=== Exercise objective ===
With the line containing "- **Parallelism and" as the start and the line containing "interconnect that joins" as the end, transcribe that span of the entries below exactly, including both.

=== Materials provided ===
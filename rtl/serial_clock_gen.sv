// serial_clock_gen: clock generator of the serial communication block.
//
// Two dividers of the 100 MHz board clock give the UART transmit clock
// (115.2 kHz, VALUE 433 -> 115.207 kHz) and the receive oversampling clock
// (about six times faster, VALUE 71 -> 694.4 kHz). rst_fromclks (active low)
// is released only when both dividers have released their own reset.
// rst (active low) is the asynchronous system reset.
module serial_clock_gen #(
  parameter int unsigned TX_VALUE = 433,
  parameter int unsigned RX_VALUE = 71
) (
  input  logic clk_100M,
  input  logic rst,
  output logic clk_115p2k,
  output logic clk_694k,
  output logic rst_fromclks
);
  logic rst_tx, rst_rx;

  clk_gen_div #(.VALUE(TX_VALUE)) u_tx_clk (
    .clk_in(clk_100M), .rst_in(rst), .clk_out(clk_115p2k), .rst_out(rst_tx));
  clk_gen_div #(.VALUE(RX_VALUE)) u_rx_clk (
    .clk_in(clk_100M), .rst_in(rst), .clk_out(clk_694k), .rst_out(rst_rx));

  assign rst_fromclks = rst_tx & rst_rx;
endmodule
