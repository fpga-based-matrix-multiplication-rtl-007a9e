# Streaming single-precision matrix multiplier (128 x 128, AXI4-Stream / AXI4-Lite)

This RTL multiplies two square matrices of IEEE-754 single-precision numbers,
C = A x B, inside the programmable logic of a Zynq-class SoC. The processor
keeps the matrices in DDR. A DMA engine streams A and B into the accelerator
over one 512-bit AXI4-Stream and takes C back over another. The processor starts
and monitors the accelerator through a small AXI4-Lite register block.

The accelerator reads both matrices into on-chip buffers and multiplies them
with 32 floating-point multiply-accumulate lanes. It then streams the result
out. Each element of C is summed in the order of the plain triple loop,

    for m, for n: sum = 0; for k = 0..N-1: sum += A[m][k] * B[k][n]

with every multiply and every add rounded separately. The result is therefore
bit-identical to that loop compiled for `float`, not just close to it.

Defaults: N = 128, stream width 512 bits (16 floats per beat), 32 lanes.

## Parts

| Module | Role |
|---|---|
| `design_matmult_accel` | System top: reset block, control interconnect, accelerator. The processor and DMA connections are ports. |
| `matmult_accel` | The accelerator IP: stream loader, buffers, kernel, stream writer, control registers. |
| `mm_ctrl_regs` | AXI4-Lite control/status registers and the completion interrupt. |
| `mmult_kernel` | Schedules the multiplication over the buffers and drives the lanes. |
| `mac_lane` | One pipelined multiply-accumulate lane. |
| `fp32_mul`, `fp32_add` | Combinational binary32 multiplier and adder. |
| `sdp_ram` | Buffer with one write port (per-segment enables) and one asynchronous read port. Used for A, B and C. |
| `axil_interconnect` | Routes AXI4-Lite register traffic by address. Unmapped addresses get DECERR. |
| `proc_sys_reset` | Synchronises the processor's reset to the fabric clock. |
| `mm_pkg` | Shared types, defaults, register offsets, phase encoding. |

## One run, as the host sees it

1. Put A and B in DDR, back to back, row-major, as float32.
2. Optionally enable the interrupt: write 1 to GIE (0x04) and 1 to IER (0x08).
3. Arm the DMA: send 2·N·N floats and receive N·N floats.
4. Write CTRL (0x00) = 0x81, which is ap_start plus auto_restart. Use 0x01 for a
   single run.
5. Wait for the DMA receive to finish, or for the interrupt. Clear the interrupt
   by writing 1 to ISR bit 0 (0x0C).

With auto_restart set, the accelerator goes back to waiting for the next A and B
as soon as C has left. A stream of products then needs only DMA transfers.

### Control registers (`mm_ctrl_regs`)

Offsets are relative to the accelerator's window (0x4000_0000 in the system
map).

| Offset | Bits | Meaning |
|---|---|---|
| 0x00 CTRL | 0 ap_start | R/W. A run starts while it is 1. Cleared at the end of a run unless auto_restart is set. |
| | 1 ap_done | R. Set at the end of a run. Cleared when CTRL is read. |
| | 2 ap_idle | R. 1 while the accelerator waits for ap_start. |
| | 3 ap_ready | R. Set at the end of a run. Cleared when CTRL is read. |
| | 7 auto_restart | R/W |
| 0x04 GIE | 0 | Global interrupt enable. |
| 0x08 IER | 0, 1 | Interrupt enable for done and for ready. |
| 0x0C ISR | 0, 1 | Latched done / ready events, only when enabled in IER. Writing 1 toggles a bit. |

`interrupt = GIE & |(IER & ISR)` and is a level. All responses are OKAY. Write
strobes are ignored. Unknown offsets read as 0.

## Stream format

The input stream `in_r` (`s_axis_mm2s_*` on the top) carries N·N/16 beats of A
and then N·N/16 beats of B. Each beat holds 16 consecutive elements in row-major
order. Element j of a beat sits in bits 32j+31 .. 32j. TLAST, TKEEP and TSTRB of
the input are not looked at: the accelerator counts beats. TREADY is held high
throughout both load phases, so the input runs at one beat per cycle whenever
the DMA offers data.

The output stream `out_r` (`m_axis_s2mm_*`) carries C in the same packing. TLAST
is set on the last beat only, and TKEEP/TSTRB are all ones. TVALID stays high
for the whole output phase. A beat held back by TREADY stays unchanged until it
is taken; an assertion checks this.

The accelerator does not start computing until both matrices are in. It offers
no output before the computation is complete.

## The kernel: 32 lanes that sum in loop order

This is the part that needs the most care. Floating-point addition is not
associative. Two common ways to speed up a dot product would both change the
result bits:

- adder trees, which sum the k terms in a different order;
- splitting one sum across several lanes.

`mmult_kernel` avoids both. Each lane owns one output element for the whole of
its k loop. The parallelism comes from computing 32 different outputs side by
side.

**Schedule.** The kernel goes through C row by row (m). Within a row it works on
groups of LANES = 32 adjacent columns (g). For one (m, g) it runs k = 0 .. N-1,
one k per cycle:

- The element A[m][k] is read once and sent to all 32 lanes.
- The row segment B[k][32g .. 32g+31] is read as one word. Lane l gets column
  32g+l.
- Lane l accumulates C[m][32g+l].

When k reaches N-1, the next group starts on the following cycle, with no
bubble. A product therefore takes N³/32 issue cycles, which is 65,536 at
N = 128.

**Buffer layout.** The loader writes the buffers in this shape so that each read
above is a single word:

| Buffer | Word | Holds | Shape at N = 128 |
|---|---|---|---|
| A | (m·N+k)/16 | 16 consecutive elements of row m, one input beat per word | 1024 x 512 bit |
| B | k·(N/32)+g | B[k][32g .. 32g+31] | 512 x 1024 bit |
| C | m·(N/32)+g | C[m][32g .. 32g+31] | 512 x 1024 bit |

A B word is two input beats. The loader writes it in two halves, using the
segment enables of `sdp_ram`. On output, C is read back the same way, one half
per beat.

**Pipeline.** The kernel has four register stages:

1. The issue counters (m, g, k) address the buffers.
2. The read data is registered: the selected A element and the B word, together
   with first/last flags and the C address.
3. Each lane multiplies and registers the product.
4. Each lane adds the product to its running sum and registers the new sum. On
   the first term the product is added to +0, as the loop's `sum = 0` does.

When the last term of a group has been added, all 32 sums are written to C as
one word in the next cycle. `done` follows one cycle after the final write, that
is N³/32 + 4 cycles after `start`. Because each lane adds only one term per
cycle and that add is single-cycle, there is no loop-carried hazard. The cost is
a combinational floating-point add in the accumulate stage, which is the
critical path.

## Floating-point units

`fp32_mul` and `fp32_add` are combinational and round to nearest even.

- `fp32_mul` forms the 24 x 24-bit significand product. It normalises by at most
  one place, rounds on guard and sticky bits, and renormalises if rounding
  carries out.
- `fp32_add` orders the operands by magnitude and shifts the smaller one right,
  folding shifted-out bits into a sticky bit. It adds or subtracts on 27 bits,
  normalises with a leading-zero count, then rounds.
- Exact cancellation gives +0. Adding -0 to -0 gives -0.

Special values:

- Subnormal inputs are read as zero.
- Results below the normal range are flushed to a signed zero. This is the usual
  behaviour of FPGA floating-point cores, and it makes the design differ from
  full IEEE only where subnormals are involved.
- Overflow gives a signed infinity.
- Any NaN input gives the quiet NaN 0x7FC00000. So do infinity times zero and
  infinities of opposite sign added together.

## System wrapper

`design_matmult_accel` wires the fabric side of the system.

**Clock.** Everything runs on `FCLK_CLK0`, the processor's fabric clock. The
target system clocks it at 50 MHz.

**Reset.** `proc_sys_reset` takes `FCLK_RESET0_N`:

- Assertion is asynchronous.
- Release is synchronous: two synchroniser stages, then a hold of 16 clean
  cycles, then all outputs leave reset together.
- The interconnect gets `interconnect_aresetn`. The accelerator gets
  `peripheral_aresetn`, which is also a top-level port for the DMA.

**Control routing.** `axil_interconnect` connects the processor's AXI4-Lite
master to two windows:

| Target | Base | Size |
|---|---|---|
| Accelerator control registers | 0x4000_0000 | 64 KiB |
| DMA registers (`dma_lite_*` port) | 0x41E0_0000 | 64 KiB |

Other addresses answer DECERR and reach neither target. The interconnect
handles one write and one read at a time. That costs a few cycles per register
access and nothing else.

## Performance

| Quantity | Cycles at N = 128 |
|---|---|
| Load | 2048 beats (1 per cycle when the DMA keeps up) |
| Compute | 65,536 issue cycles; 65,542 cycles from the last input beat to the first output beat |
| Output | 1024 beats |
| Whole run, from the ap_start write to the last beat of C | 68,614 (simulated) |

At 50 MHz the whole run is about 1.37 ms. Fifty back-to-back products with
auto_restart take 68,614 to 68,615 cycles each; the accelerator's timing does
not depend on the data. The same product measured end to end
on a board with this architecture took about 3.4 ms against about 5.9 ms for
NumPy on the ARM cores. That measurement also includes DMA set-up and Python
overhead.

Resource-wise, 32 lanes correspond to 32 float multipliers and 32 float adders.
On 7-series DSP slices (3 + 2 per lane) that is 160 DSPs. The three buffers hold
exactly 3 · 128² · 32 = 1,572,864 bits.

## Where this departs from, or goes beyond, the reference design

- **Dimension registers.** The reference host code also writes registers named
  `k`, `m` and `n`. The accelerator it describes has a fixed size, and so does
  this one: N is a parameter and there are no dimension registers.
- **Parallelism and schedule.** The reference implementation is high-level
  synthesis of the triple loop. The lane count, schedule and buffer shapes here
  are this design's reading of it. The lane count comes from its 160 DSPs. Its
  exact cycle count is not known, so the timing above is this design's own.
- **Register bits.** Only CTRL at offset 0 with ap_start (bit 0) and
  auto_restart (bit 7) is fixed by the reference host code. The other CTRL bits
  and GIE/IER/ISR follow the usual HLS control layout.
- **Buffer reads.** Buffers are read asynchronously (distributed-RAM style). A
  block-RAM mapping would add one read stage in the kernel and a prefetch on the
  output.
- **Reset block.** This is a simple reset synchroniser with the vendor block's
  port names. It releases all outputs together instead of in sequence.
- **Not part of this RTL:** the processor, the DMA engine, and the full AXI4
  interconnect that joins the DMA's memory masters to the processor's DDR port.
  Their connections are ports of the top, and the testbenches play their part.

## Simulating

Every testbench is self-checking. Each prints
`TB_RESULT checks=<n> failures=<n>` and stops itself via a watchdog if it hangs.
The float reference (`tb/tb_fp_ref_pkg.sv`) works through double-precision
reals: it converts operands exactly, does one operation, and rounds once to
single precision by bit manipulation. For a single add or multiply this gives
the correctly rounded single result, so results are compared bit for bit.

Example, the full-size run (all defaults, one 128 x 128 product):

    verilator --binary --timing --assert -Irtl -Itb -y rtl -y tb \
        rtl/mm_pkg.sv tb/tb_fp_ref_pkg.sv tb/tb_full_size_matmult.sv \
        --top-module tb_full_size_matmult -Mdir obj_full
    ./obj_full/Vtb_full_size_matmult

Replace the testbench file and top for the others:

| Testbench | What it covers |
|---|---|
| `tb_fp32_mul`, `tb_fp32_add` | ~75k directed and random operand pairs each: specials, ties, overflow, underflow, cancellation. |
| `tb_mac_lane` | 400 back-to-back sums of random length; result timing. |
| `tb_sdp_ram` | Segment writes, read-during-write. |
| `tb_mmult_kernel` | N = 32, 16 lanes, 4 floats per word. Bit-exact C, each C word written once, exact `done` latency. |
| `tb_mm_ctrl_regs` | ap_start/done/idle/ready, auto_restart, interrupt registers. |
| `tb_axil_interconnect` | Routing to both windows with random slave delays; DECERR. |
| `tb_proc_sys_reset` | All four reset sources, asynchronous assertion, hold count. |
| `tb_matmult_accel` | N = 32. Exact compute gap, one output beat per cycle, auto-restart with stalls on both streams. |
| `tb_design_matmult_accel` | N = 32, end to end through the top. Counts and requires each mechanism: input stalls, output back-pressure, auto-restart, interrupt, DMA register access, decode error, reset recovery. |
| `tb_full_size_matmult` | Defaults, one 128 x 128 product. Runs in well under a second. |
| `tb_benchmark_runs` | Defaults, 50 back-to-back 128 x 128 products after a single start write. Each one is checked, and the cycles per product are reported (about 16 s of simulation). |

Helpers in `tb/`:

- `tb_axil_master`: the processor's register accesses.
- `tb_axil_slave`: a register slave standing in for the DMA's registers.
- `tb_axis_mm_host`: the DMA's two streams, with optional random stalls and
  protocol checks.

## Changing the design

Parameters of `design_matmult_accel` / `matmult_accel`:

- `N`: matrix size.
- `DWIDTH`: stream width, a multiple of 32.
- `LANES`: number of MAC lanes.

Constraints, checked at elaboration:

- LANES must be a multiple of DWIDTH/32.
- N must be a multiple of LANES and of DWIDTH/32.

Compute time scales as N³/LANES. Buffer size scales as 3·N²·32 bits.

Changing the summation order, for example to an adder tree over k, would be
faster but would no longer match the sequential loop bit for bit. The
testbenches would then need a tolerance instead of exact comparison.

=== Finished task ===
- **Parallelism and schedule.** The reference implementation is high-level
  synthesis of the triple loop. The lane count, schedule and buffer shapes here
  are this design's reading of it. The lane count comes from its 160 DSPs. Its
  exact cycle count is not known, so the timing above is this design's own.
- **Register bits.** Only CTRL at offset 0 with ap_start (bit 0) and
  auto_restart (bit 7) is fixed by the reference host code. The other CTRL bits
  and GIE/IER/ISR follow the usual HLS control layout.
- **Buffer reads.** Buffers are read asynchronously (distributed-RAM style). A
  block-RAM mapping would add one read stage in the kernel and a prefetch on the
  output.
- **Reset block.** This is a simple reset synchroniser with the vendor block's
  port names. It releases all outputs together instead of in sequence.
- **Not part of this RTL:** the processor, the DMA engine, and the full AXI4
  interconnect that joins the DMA's memory masters to the processor's DDR port.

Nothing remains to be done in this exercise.